The company also said it would invest $1 billion to give its hourly workers a wage increase. That’s expected to make operating margins contract by 0.65 percentage points to 14.5% fiscal 2023.
The stock fell 4% to $305.50 in premarket trading Tuesday. Home Depot’s stock is up 0.7% this year, but has lost 8% over the course of the past 12 months.
Analysts had warned investors to tread lightly heading into
Home Depot
‘s earnings. With the housing market in a slump thanks to rising mortgages and interest rates, home-improvement demand has softened, analysts said ahead of the report.
“The softness related to the housing and macro environment should eventually weigh on the broader home improvement demand and HD (and others) would likely not be insulated from industrywide headwinds,” wrote Credit Suisse analyst Karen Short last week. She has a Neutral rating on the stock.

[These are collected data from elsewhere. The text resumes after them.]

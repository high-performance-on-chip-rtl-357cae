// tb_reorder_unit: sequence numbering, reordering and the outstanding limit.
// Four reads with ID 3 take sequence numbers 0..3; two reads with ID 7 take
// 0..1, which reaches the limit of 6 outstanding (can_issue must drop). The
// responses for ID 3 arrive in the order 2,0,3,1 and those of ID 7 in the
// order 1,0, each as a header and 2 data flits whose data names the packet.
// The output must present every ID's packets in sequence order, whole and
// unbroken, with random back-pressure. Out-of-order arrivals must be counted
// as stored and later as released (3 of the 6 here: ID 3 seq 2 and 3, ID 7
// seq 1). Inputs are driven at the falling edge and
// the handshakes are decided just after it.
module tb_reorder_unit;
  import noc_pkg::*;
  logic clk = 0, rst_n = 0;
  always #5 clk = ~clk;
  logic [ID_W-1:0]  seq_id;
  logic [SEQ_W-1:0] seq_num;
  logic             seq_take, can_issue;
  logic             in_valid, in_ready, out_valid, out_ready;
  flit_t            in_flit, out_flit;
  logic             ev_stored, ev_released;
  int checks = 0, failures = 0;
  int n_stored = 0, n_released = 0;

  reorder_unit dut (.*);

  task automatic check(bit cond, string msg);
    checks++;
    if (!cond) begin failures++; $display("FAIL: %s", msg); end
  endtask

  function automatic logic [31:0] hdr(int id, int seq);
    header_t h;
    h = '0; h.kind = PK_RD_RESP; h.id = ID_W'(id); h.seq = SEQ_W'(seq); h.len = LEN_W'(1);
    return h;
  endfunction

  flit_t in_q [$];
  flit_t exp_q [16][$];

  task automatic add_pkt(int id, int seq);
    in_q.push_back('{head: 1, tail: 0, vc: 1, data: hdr(id, seq)});
    for (int b = 0; b < 2; b++)
      in_q.push_back('{head: 0, tail: b == 1, vc: 1, data: 32'(id * 256 + seq * 16 + b)});
  endtask

  task automatic expect_pkt(int id, int seq);
    exp_q[id].push_back('{head: 1, tail: 0, vc: 1, data: hdr(id, seq)});
    for (int b = 0; b < 2; b++)
      exp_q[id].push_back('{head: 0, tail: b == 1, vc: 1, data: 32'(id * 256 + seq * 16 + b)});
  endtask

  initial begin
    int cur_id, cycles;
    seq_id = '0; seq_take = 0; in_valid = 0; in_flit = '0; out_ready = 0;
    @(negedge clk); rst_n = 1;
    for (int k = 0; k < 6; k++) begin
      @(negedge clk);
      seq_id = (k < 4) ? 4'd3 : 4'd7;
      #1;
      check(can_issue, "can issue below the limit");
      check(seq_num == SEQ_W'(k < 4 ? k : k - 4), $sformatf("sequence number %0d", seq_num));
      seq_take = 1;
      @(negedge clk); seq_take = 0;
    end
    #1;
    check(!can_issue, "limit of 6 outstanding reached");
    add_pkt(3, 2); add_pkt(3, 0); add_pkt(7, 1); add_pkt(3, 3); add_pkt(3, 1); add_pkt(7, 0);
    for (int s = 0; s < 4; s++) expect_pkt(3, s);
    for (int s = 0; s < 2; s++) expect_pkt(7, s);
    cur_id = -1;
    cycles = 0;
    while ((exp_q[3].size() + exp_q[7].size()) > 0 && cycles < 2000) begin
      @(negedge clk);
      cycles++;
      in_valid  = in_q.size() > 0;
      in_flit   = in_valid ? in_q[0] : '0;
      out_ready = ($urandom % 4) != 0;
      #1;
      if (ev_stored)   n_stored++;
      if (ev_released) n_released++;
      if (in_valid && in_ready) void'(in_q.pop_front());
      if (out_valid && out_ready) begin
        int id;
        header_t oh;
        oh = out_flit.data;
        id = out_flit.head ? int'(oh.id) : cur_id;
        if (out_flit.head) begin
          check(cur_id < 0, "new packet only after a tail");
          cur_id = id;
        end
        if (exp_q[id].size() == 0) begin
          check(0, "unexpected flit");
        end else begin
          check(out_flit == exp_q[id][0],
                $sformatf("ID %0d flit %h expected %h", id, out_flit.data, exp_q[id][0].data));
          void'(exp_q[id].pop_front());
        end
        if (out_flit.tail) cur_id = -1;
      end
    end
    @(negedge clk); in_valid = 0;
    #1;
    check(cycles < 2000, "all packets delivered");
    check(can_issue, "can issue again after delivery");
    check(n_stored == 3, $sformatf("3 packets buffered, counted %0d", n_stored));
    check(n_released == 3, $sformatf("3 packets released, counted %0d", n_released));
    $display("TB_RESULT checks=%0d failures=%0d", checks, failures);
    $finish;
  end
  initial begin
    #200000;
    $display("TB_RESULT checks=%0d failures=%0d", checks, failures + 1);
    $finish;
  end
endmodule
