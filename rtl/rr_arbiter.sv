// rr_arbiter: round-robin arbiter used by the VC allocator, the switch
// allocator and the network-interface multiplexers.
//
// Grants the first requester at or after the priority pointer (one-hot
// gnt, combinational). When `advance` is high at a clock edge and a grant was
// given, the pointer moves to the position just after the winner, so the
// winner has lowest priority next time: every persistent requester is served
// within N grants.
module rr_arbiter #(
  parameter int unsigned N = 4
) (
  input  logic         clk,
  input  logic         rst_n,
  input  logic [N-1:0] req,
  input  logic         advance,
  output logic [N-1:0] gnt,
  output logic [(N>1?$clog2(N):1)-1:0] gnt_idx
);
  localparam int unsigned IW = (N > 1) ? $clog2(N) : 1;

  logic [IW-1:0] ptr;

  always_comb begin
    gnt     = '0;
    gnt_idx = '0;
    for (int unsigned i = 0; i < N; i++) begin
      int unsigned idx;
      idx = int'(ptr) + i;
      if (idx >= N) idx = idx - N;
      if (req[idx] && gnt == '0) begin
        gnt[idx] = 1'b1;
        gnt_idx  = IW'(idx);
      end
    end
  end

  always_ff @(posedge clk or negedge rst_n) begin
    if (!rst_n) ptr <= '0;
    else if (advance && gnt != '0)
      ptr <= (gnt_idx == IW'(N - 1)) ? '0 : gnt_idx + 1'b1;
  end

endmodule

The company’s cautious outlook resonates with the tone struck by other companies in the home improvement sector, including
Sherwin-Williams
(
SHW
).
“We will not be immune from what we expect to be a very challenging demand environment in 2023,” said Sherwin Williams CEO John Morikis in late January. “Visibility beyond our first half of the year is limited.”
Whether Home Depot echoed Sherwin-Williams or opted for a cheerier tune was a question weighing on analysts, as the company’s guidance goes a long way in setting expectations for the sector throughout the rest of the year. And indeed, Home Depot’s performance was weighing on its competitors on Tuesday, with
Lowe’s
(
LOW
) stock down 3% in premarket trading.
“4Q comp expectations for LOW have been lower than for HD and most likely won’t increase with HD’s print,” wrote Evercore ISI analyst Greg Meligh on Tuesday.
Home Depot has often outperformed Lowe’s when it comes to Pro sales, or sales to contractors. Home Depot’s strength in that market is a good thing in the short term because there is still a lot of work on contractors’ books that could drive demand in the first half of the year, analysts said. Over the last quarters, the company has reported a backlog in Pro projects.
“Home Depot’s backlog of Pro Services projects should remain significant into mid-2023, continuing to carry the company forward during this period of slower project starts,” said Shoggi Ezeizat, analyst at Third Bridge.
The company is expected to provide more color on its Pro division at its call with investors at 9 am Eastern time.